Key Takeaways

  • Oman now requires all licensed Bitcoin miners to use the government-backed OmanHash mining pool.

  • Regulators will gain greater visibility into mining activity, including revenue, output, and energy consumption.

  • The move boosts oversight and industry coordination but raises concerns about mining centralization and potential censorship.

Oman Centralizes Bitcoin Mining

Oman has introduced a new national Bitcoin mining pool called OmanHash. All licensed digital asset miners in the country must now use this pool. This makes Oman one of the first countries to place Bitcoin mining under direct government oversight.

The project was launched by Oman’s Ministry of Transport, Communications and Information Technology (MTCIT) together with Frontier Technologies LLC, an Omani blockchain company. Under the new rules, OmanHash is the only legal mining pool for licensed miners in the country.

OmanHash website landing page — Omanhash.om

Bitcoin mining is the process of using powerful computers to help run the Bitcoin network and earn rewards in bitcoin. Usually, miners join mining pools to combine computing power and receive more regular payouts. In most countries, miners can choose which pool to join.

But in Oman, things have become a little different. Instead of allowing miners to choose freely, the government requires all licensed miners to direct their computing power into one official pool. It seems like the goal for the Omani government is to create a more organized and transparent mining industry.

The technology behind OmanHash was provided by Enegix Global, a company that works in digital energy and infrastructure. Frontier Technologies handles local operations inside Oman.

The new pool is expected to gather around 10 exahashes per second (EH/s) in its first stage. “Hashes per second” is a measurement of computing power used for Bitcoin mining. A higher hashrate means more and stronger machines are working to secure the network.

By bringing mining into one national pool, regulators can more easily track mining activity. This includes monitoring mining output, revenue, energy use, and newly created bitcoin.

Enegix says this project is an important milestone for the company. Oman is the second country where Enegix has helped create a government-approved mining pool. The first was btcpool.kz in Kazakhstan.

Olzhas Amirov, chief business development officer at Enegix Global, said the Oman project supports the company’s approach to regulated mining.

“This is our second sovereign mandate, and it validates the model we have been building since Kazakhstan,” Amirov said.

He also said that clear rules can help miners operate legally, reduce tax uncertainty, and improve communication with government authorities. With OmanHash added, Enegix says it now manages about 25 EH/s across three mining pools. The company’s next goal is to reach 30 EH/s.

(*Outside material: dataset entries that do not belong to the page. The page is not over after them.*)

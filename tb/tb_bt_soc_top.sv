// End-to-end testbench of the microcontroller soft core, at the default
// parameters.
//
// An AHB-Lite master model stands in for the processor and runs a short
// firmware-like sequence: SRAM and GPIO accesses, every APB peripheral
// (timer, dual timer, UART in loop-back, SPI in loop-back, watchdog, RTC),
// register models on the BLE and TDSP slots (the BLE model adds a PREADY
// wait state and answers one address with PSLVERR), an unmapped address,
// back-to-back APB transfers, a slower APB clock, and a sleep period of the
// processor ended by an interrupt.
//
// Each mechanism of the design is counted and must happen at least once:
// each block clock both running and gated off, the processor clock stopped
// in sleep and restarted by an interrupt, the bridge WAIT and access-phase
// hold loops, the ERROR responses, back-to-back bridge transfers and the
// Gray-coded one-bit state steps. Functional results are compared with
// values computed here.
module tb_bt_soc_top;
  import bt_soc_pkg::*;
  logic hclk = 1'b0, hresetn = 1'b1;
  always #5 hclk = ~hclk;
  int cyc = 0;
  always @(posedge hclk) cyc++;

  logic [31:0] haddr, hwdata, hrdata;
  logic [1:0]  htrans;
  logic        hwrite, hready, hresp;
  logic [2:0]  hsize;
  logic        cpu_sleeping = 1'b0, cpu_hclk, wdog_reset_req;
  logic [7:0]  irq;
  logic [2:0]  apb_clk_div = 3'd0;
  logic [31:0] gpio_in = '0, gpio_out, gpio_oe;
  logic        uart_txd, spi_mosi, spi_sclk, spi_ss_n;
  logic [15:0] ext_paddr;
  logic        ext_pwrite, ext_penable;
  logic [31:0] ext_pwdata;
  logic        ble_pclk, ble_psel, tdsp_pclk, tdsp_psel;
  logic [31:0] ble_prdata, tdsp_prdata;
  logic        ble_pready, ble_pslverr, tdsp_pready, tdsp_pslverr;
  logic        ble_irq = 1'b0;

  bt_soc_top dut (
    .hclk, .hresetn, .haddr, .htrans, .hwrite, .hsize, .hwdata, .hrdata, .hready, .hresp,
    .cpu_sleeping, .cpu_hclk, .irq, .wdog_reset_req, .apb_clk_div,
    .gpio_in, .gpio_out, .gpio_oe,
    .uart_rxd(uart_txd), .uart_txd,
    .spi_miso(spi_mosi), .spi_mosi, .spi_sclk, .spi_ss_n,
    .ext_paddr, .ext_pwrite, .ext_penable, .ext_pwdata,
    .ble_pclk, .ble_psel, .ble_prdata, .ble_pready, .ble_pslverr, .ble_clk_req(1'b0),
    .ble_irq,
    .tdsp_pclk, .tdsp_psel, .tdsp_prdata, .tdsp_pready, .tdsp_pslverr,
    .tdsp_clk_req(1'b0), .tdsp_irq(1'b0)
  );

  ahb_master_bfm bfm (.clk(hclk), .haddr, .htrans, .hwrite, .hsize, .hwdata, .hrdata,
                      .hready, .hresp);

  int checks = 0, failures = 0;
  task automatic check(bit ok, string what);
    checks++;
    if (!ok) begin failures++; $display("FAIL %s (t=%0t)", what, $time); end
  endtask

  // ------------------------------------------------------------ BLE / TDSP slot models
  // BLE: 4 registers on its own gated clock, one PREADY wait state,
  // PSLVERR at offset 0xFFC. TDSP: 4 registers, no wait state.
  logic [31:0] ble_regs [4], tdsp_regs [4];
  logic        ble_wait_done = 1'b0;
  assign ble_pready  = ble_wait_done;
  assign ble_pslverr = (ext_paddr[11:0] == 12'hFFC);
  assign ble_prdata  = ble_regs[ext_paddr[3:2]];
  always @(posedge ble_pclk) begin
    if (ble_psel && ext_penable) begin
      ble_wait_done <= ~ble_wait_done;
      if (ble_wait_done && ext_pwrite && !ble_pslverr) ble_regs[ext_paddr[3:2]] <= ext_pwdata;
    end
  end
  assign tdsp_pready  = 1'b1;
  assign tdsp_pslverr = 1'b0;
  assign tdsp_prdata  = tdsp_regs[ext_paddr[3:2]];
  always @(posedge tdsp_pclk)
    if (tdsp_psel && ext_penable && ext_pwrite) tdsp_regs[ext_paddr[3:2]] <= ext_pwdata;

  // ------------------------------------------------------------ mechanism counters
  localparam int NCLK = 12;
  string clk_name [NCLK] = '{"sram", "gpio", "bridge", "timer", "dualtimer", "uart",
                             "watchdog", "spi", "rtc", "ble", "tdsp", "cpu"};
  int clk_on [NCLK], clk_off [NCLK];
  logic [NCLK-1:0] gclks;
  assign gclks = {cpu_hclk, dut.slot_clk, dut.bridge_clk, dut.gpio_clk, dut.sram_clk};
  always @(posedge hclk) begin
    #1;
    if (hresetn)
      for (int k = 0; k < NCLK; k++) if (gclks[k]) clk_on[k]++; else clk_off[k]++;
  end

  int n_wait_loop = 0, n_access_hold = 0, n_back_to_back = 0, n_gray_steps = 0;
  int n_apb_err = 0, n_ahb_err = 0, n_cpu_asleep = 0, n_wakeup = 0;
  bridge_state_e st_prev = ST_IDLE;
  logic cpu_was_off = 1'b0;
  always @(posedge hclk) begin
    bridge_state_e st;
    st = dut.u_bridge.state_q;
    if (hresetn) begin
      if (st_prev == ST_WAIT && st == ST_WAIT) n_wait_loop++;
      if (st_prev == ST_TRNF_2 && st == ST_TRNF_2) n_access_hold++;
      if (st_prev == ST_TRNF_OK && st == ST_TRNF_1) n_back_to_back++;
      if (st_prev == ST_TRNF_ERR_1) n_apb_err++;
      if (st != st_prev && st != ST_TRNF_ERR_1 &&
          st_prev inside {ST_IDLE, ST_WAIT, ST_TRNF_1, ST_TRNF_2}) begin
        check($countones(st ^ st_prev) == 1, "one state bit per step of a transfer");
        n_gray_steps++;
      end
    end
    st_prev = st;
  end
  always @(posedge hclk) begin
    #1;
    if (cpu_sleeping && !cpu_hclk) begin n_cpu_asleep++; cpu_was_off = 1'b1; end
    if (cpu_sleeping && cpu_hclk && cpu_was_off) begin n_wakeup++; cpu_was_off = 1'b0; end
  end

  // ------------------------------------------------------------ helpers
  localparam logic [31:0] APB = 32'h4000_0000;
  function automatic logic [31:0] slot(int s, logic [11:0] off);
    return APB + 32'(s) * 32'h1000 + 32'(off);
  endfunction

  task automatic wr(logic [31:0] a, logic [31:0] d);
    logic e;
    bfm.write(a, d, e);
    check(!e, $sformatf("write %h OKAY", a));
  endtask
  task automatic rd(logic [31:0] a, output logic [31:0] d);
    logic e;
    bfm.read(a, d, e);
    check(!e, $sformatf("read %h OKAY", a));
  endtask
  task automatic rd_check(logic [31:0] a, logic [31:0] exp, string what);
    logic [31:0] d;
    rd(a, d);
    check(d == exp, $sformatf("%s: %h exp %h", what, d, exp));
  endtask

  // waits, polling at falling edges, for a rising edge of irq[k]
  task automatic wait_irq(int k);
    while (irq[k]) @(negedge hclk);
    while (!irq[k]) @(negedge hclk);
  endtask

  // ------------------------------------------------------------ firmware sequence
  initial begin
    logic [31:0] d, r0, r1, mem_ref [32];
    logic e, e0, e1;
    int t0, t1;
    // a falling reset edge resets the flip-flops whose clocks are gated off
    #1 hresetn = 1'b0;
    repeat (3) @(negedge hclk);
    hresetn = 1'b1;
    repeat (2) @(negedge hclk);

    // SRAM
    for (int k = 0; k < 32; k++) begin mem_ref[k] = $urandom; wr(32'(4 * k), mem_ref[k]); end
    for (int k = 0; k < 32; k++) rd_check(32'(4 * k), mem_ref[k], "SRAM read");
    bfm.pair(1'b1, 32'h100, 32'h600D_F00D, 1'b0, 32'h100, 0, r0, e0, r1, e1);
    check(r1 == 32'h600D_F00D && !e0 && !e1, "SRAM write then read back to back");

    // GPIO
    wr(32'h4001_0000, 32'hA5A5_0F0F);
    wr(32'h4001_0010, 32'hFFFF_0000);
    check(gpio_out == 32'hA5A5_0F0F && gpio_oe == 32'hFFFF_0000, "GPIO pins driven");
    gpio_in = 32'h1234_ABCD;
    repeat (3) @(negedge hclk);
    rd_check(32'h4001_0000, 32'h1234_ABCD, "GPIO pins read");

    // unmapped AHB address: ERROR from the default slave
    bfm.read(32'h8000_0000, d, e);
    check(e, "unmapped address gives ERROR");
    if (e) n_ahb_err++;

    // timer at full APB rate: interrupt every RELOAD + 1 = 10 clocks
    wr(slot(SLOT_TIMER, 12'h008), 32'd9);
    wr(slot(SLOT_TIMER, 12'h004), 32'd9);
    wr(slot(SLOT_TIMER, 12'h000), 32'h9);
    wait_irq(0); t0 = cyc;
    wr(slot(SLOT_TIMER, 12'h00C), 32'h1);
    wait_irq(0); t1 = cyc;
    check(t1 - t0 == 10, $sformatf("timer period %0d clocks, exp 10", t1 - t0));
    wr(slot(SLOT_TIMER, 12'h00C), 32'h1);

    // half-rate APB clock: the timer counts on APB clock cycles only
    apb_clk_div = 3'd1;
    wait_irq(0); t0 = cyc;
    wr(slot(SLOT_TIMER, 12'h00C), 32'h1);
    wait_irq(0); t1 = cyc;
    check(t1 - t0 == 20, $sformatf("timer period at half APB rate %0d, exp 20", t1 - t0));
    wr(slot(SLOT_TIMER, 12'h000), 32'h0);
    wr(slot(SLOT_TIMER, 12'h00C), 32'h1);
    rd_check(slot(SLOT_TIMER, 12'h008), 32'd9, "timer RELOAD through slow APB");

    // back-to-back APB transfers, one into an empty register of the timer
    bfm.pair(1'b1, slot(SLOT_TIMER, 12'h008), 32'd77, 1'b0, slot(SLOT_TIMER, 12'h008), 0,
             r0, e0, r1, e1);
    check(r1 == 32'd77, "back-to-back APB write then read");
    apb_clk_div = 3'd0;
    bfm.pair(1'b1, slot(SLOT_TDSP, 12'h004), 32'hD5D5, 1'b0, slot(SLOT_TDSP, 12'h004), 0,
             r0, e0, r1, e1);
    check(r1 == 32'hD5D5, "back-to-back at full rate");

    // dual timer, channel 0 one-shot
    wr(slot(SLOT_DUALTMR, 12'h000), 32'd5);
    wr(slot(SLOT_DUALTMR, 12'h008), 32'h7);
    wait_irq(1);
    rd_check(slot(SLOT_DUALTMR, 12'h008), 32'h6, "one-shot stopped itself");
    wr(slot(SLOT_DUALTMR, 12'h00C), 32'h1);
    check(irq[1] == 1'b0, "dual timer interrupt cleared");

    // UART loop-back
    wr(slot(SLOT_UART, 12'h010), 32'd4);
    wr(slot(SLOT_UART, 12'h008), 32'hB);        // TX, RX, RX irq
    wr(slot(SLOT_UART, 12'h000), 32'hC5);
    wait_irq(2);
    rd_check(slot(SLOT_UART, 12'h000), 32'hC5, "UART loop-back byte");
    wr(slot(SLOT_UART, 12'h00C), 32'h3);
    wr(slot(SLOT_UART, 12'h008), 32'h0);

    // SPI loop-back
    wr(slot(SLOT_SPI, 12'h00C), 32'd1);
    wr(slot(SLOT_SPI, 12'h008), 32'h7);
    check(spi_ss_n == 1'b0, "SPI slave select");
    wr(slot(SLOT_SPI, 12'h000), 32'h3A);
    wait_irq(4);
    rd_check(slot(SLOT_SPI, 12'h000), 32'h3A, "SPI loop-back byte");
    wr(slot(SLOT_SPI, 12'h004), 32'h2);
    wr(slot(SLOT_SPI, 12'h008), 32'h0);

    // watchdog: interrupt, then serviced and stopped
    wr(slot(SLOT_WATCHDOG, 12'h000), 32'd12);
    wr(slot(SLOT_WATCHDOG, 12'h008), 32'h1);
    wait_irq(3);
    rd_check(slot(SLOT_WATCHDOG, 12'h010), 32'h1, "watchdog raw interrupt");
    wr(slot(SLOT_WATCHDOG, 12'h008), 32'h0);
    wr(slot(SLOT_WATCHDOG, 12'h00C), 32'h1);
    check(wdog_reset_req == 1'b0, "no watchdog reset");

    // RTC with a short prescaler
    rd_check(slot(SLOT_RTC, 12'h020), 32'd15_999_999, "RTC default prescaler");
    wr(slot(SLOT_RTC, 12'h020), 32'd3);
    wr(slot(SLOT_RTC, 12'h008), 32'd0);
    wr(slot(SLOT_RTC, 12'h004), 32'd3);
    wr(slot(SLOT_RTC, 12'h010), 32'd1);
    wr(slot(SLOT_RTC, 12'h00C), 32'd1);
    wait_irq(5);
    rd_check(slot(SLOT_RTC, 12'h000), 32'd3, "RTC match count");
    wr(slot(SLOT_RTC, 12'h00C), 32'd0);
    wr(slot(SLOT_RTC, 12'h01C), 32'd1);

    // BLE slot: wait state, PSLVERR -> AHB ERROR
    wr(slot(SLOT_BLE, 12'h008), 32'hB1E0_0008);
    rd_check(slot(SLOT_BLE, 12'h008), 32'hB1E0_0008, "BLE register through the bridge");
    bfm.write(slot(SLOT_BLE, 12'hFFC), 32'h1, e);
    check(e, "PSLVERR gives AHB ERROR");
    bfm.pair(1'b1, slot(SLOT_BLE, 12'hFFC), 32'h1, 1'b0, slot(SLOT_BLE, 12'h008), 0,
             r0, e0, r1, e1);
    check(e0 && !e1 && r1 == 32'hB1E0_0008, "transfer right after an ERROR");

    // everything idle: processor sleeps, clocks stop, BLE interrupt wakes it
    check(irq == 8'h0, "no interrupt pending before sleep");
    cpu_sleeping = 1'b1;
    repeat (20) @(negedge hclk);
    check(cpu_hclk == 1'b0 && n_cpu_asleep >= 19, "processor clock stopped in sleep");
    ble_irq = 1'b1;
    repeat (3) @(negedge hclk);
    check(n_wakeup == 1, "interrupt restarts the processor clock");
    cpu_sleeping = 1'b0;
    ble_irq = 1'b0;
    repeat (5) @(negedge hclk);

    // ---------------------------------------------------------------- coverage
    for (int k = 0; k < NCLK; k++) begin
      $display("clock %-10s on %6d  gated off %6d", clk_name[k], clk_on[k], clk_off[k]);
      check(clk_on[k] > 0 && clk_off[k] > 0, $sformatf("%s clock both running and gated", clk_name[k]));
    end
    $display("bridge WAIT loops %0d, access holds %0d, back-to-back %0d, APB errors %0d, gray steps %0d",
             n_wait_loop, n_access_hold, n_back_to_back, n_apb_err, n_gray_steps);
    $display("AHB default-slave errors %0d, processor sleep cycles %0d, wake-ups %0d",
             n_ahb_err, n_cpu_asleep, n_wakeup);
    check(n_wait_loop > 0, "bridge waited for the APB clock");
    check(n_access_hold > 0, "bridge held the access phase for PREADY");
    check(n_back_to_back > 0, "bridge ran back-to-back transfers");
    check(n_apb_err > 0, "bridge gave a PSLVERR ERROR response");
    check(n_gray_steps > 0, "Gray-coded steps seen");
    check(n_ahb_err > 0, "default slave ERROR");
    $display("TB_RESULT checks=%0d failures=%0d", checks, failures);
    $finish;
  end
  initial begin
    repeat (50000) @(posedge hclk);
    failures++;
    $display("watchdog expired");
    $display("TB_RESULT checks=%0d failures=%0d", checks, failures);
    $finish;
  end
endmodule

Another Enegix executive, Yersaiyn Nurtoleuov, said, “Our target is 30 EH/s — and we are actively building the infrastructure and partnerships to get there.”

Oman’s mining industry has grown quickly in recent years. Since 2022, more than $700 million has been invested in mining and data center projects in the Salalah Free Zone.

Salalah Free Zone , Sultanate of Oman — SGI Architects

The Salalah Free Zone (SFZ) is a premier industrial, manufacturing, and logistics hub in the Sultanate of Oman, managed as part of the state-owned Asyad Group.

Large facilities were developed as part of the country’s digital expansion plans. This growth supports Oman Vision 2040, a national strategy designed to reduce dependence on oil and build new industries. The plan includes investment in digital infrastructure, artificial intelligence, data centers, and blockchain technology.

Even though digital assets are not legal tender in Oman, regulated mining is allowed and supported by the government.

Supporters believe the national pool model brings stability and makes it easier for businesses to operate under clear rules.

Critics see risks as well. In most countries, miners choose their own pools based on performance, fees, and trust. Under Oman’s system, licensed miners lose that freedom.

Some observers also worry that putting mining into one government-linked system increases centralization in an industry built around decentralization.

This also creates a risk of transaction censorship. A centralized, government-controlled mining pool can choose which transactions to include in its blocks and which to exclude.

Others argue the risks are limited because mining pools do not own miners’ machines. Miners can still move their operations or leave the system if conditions change.